» **Work instruction**
Filter the listing below down to the lines with the word "checks" and copy those.

» **Provided data**
>>

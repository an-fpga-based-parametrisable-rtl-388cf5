// tb_psc - loads random words into the parallel-to-serial converter and
// checks that bit m of the word appears on bit_out in the m-th cycle after
// the load (LSB first), including a reload while a word is still shifting.
module tb_psc;
  localparam int W = 8;
  logic clk = 1'b0;
  always #5 clk = ~clk;
  logic         load = 1'b0, shift = 1'b0;
  logic [W-1:0] din = '0;
  logic         bit_out;
  int checks = 0, failures = 0;

  psc #(.W(W)) dut (.clk, .load, .shift, .din, .bit_out);

  initial begin
    repeat (5000) @(posedge clk);
    failures++;
    $display("TB_RESULT checks=%0d failures=%0d", checks, failures);
    $finish;
  end

  initial begin
    logic [W-1:0] word;
    int           nb;
    for (int v = 0; v < 100; v++) begin
      word = W'($urandom);
      nb   = (v % 5 == 4) ? 3 : W;  // sometimes reload early
      @(negedge clk);
      din  = word;
      load = 1'b1;
      shift = 1'b1;
      for (int m = 0; m < nb; m++) begin
        @(negedge clk);
        load = 1'b0;
        if (m == 2 && v % 3 == 0) begin
          // hold for one cycle: the bit must not move
          shift = 1'b0;
          checks++;
          if (bit_out !== word[m]) failures++;
          @(negedge clk);
          shift = 1'b1;
        end
        checks++;
        if (bit_out !== word[m]) begin
          failures++;
          $display("word %h bit %0d: got %b", word, m, bit_out);
        end
      end
    end
    $display("TB_RESULT checks=%0d failures=%0d", checks, failures);
    $finish;
  end
endmodule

<<

» **Task result**
// checks that bit m of the word appears on bit_out in the m-th cycle after
  int checks = 0, failures = 0;
    $display("TB_RESULT checks=%0d failures=%0d", checks, failures);
          checks++;
        checks++;
    $display("TB_RESULT checks=%0d failures=%0d", checks, failures);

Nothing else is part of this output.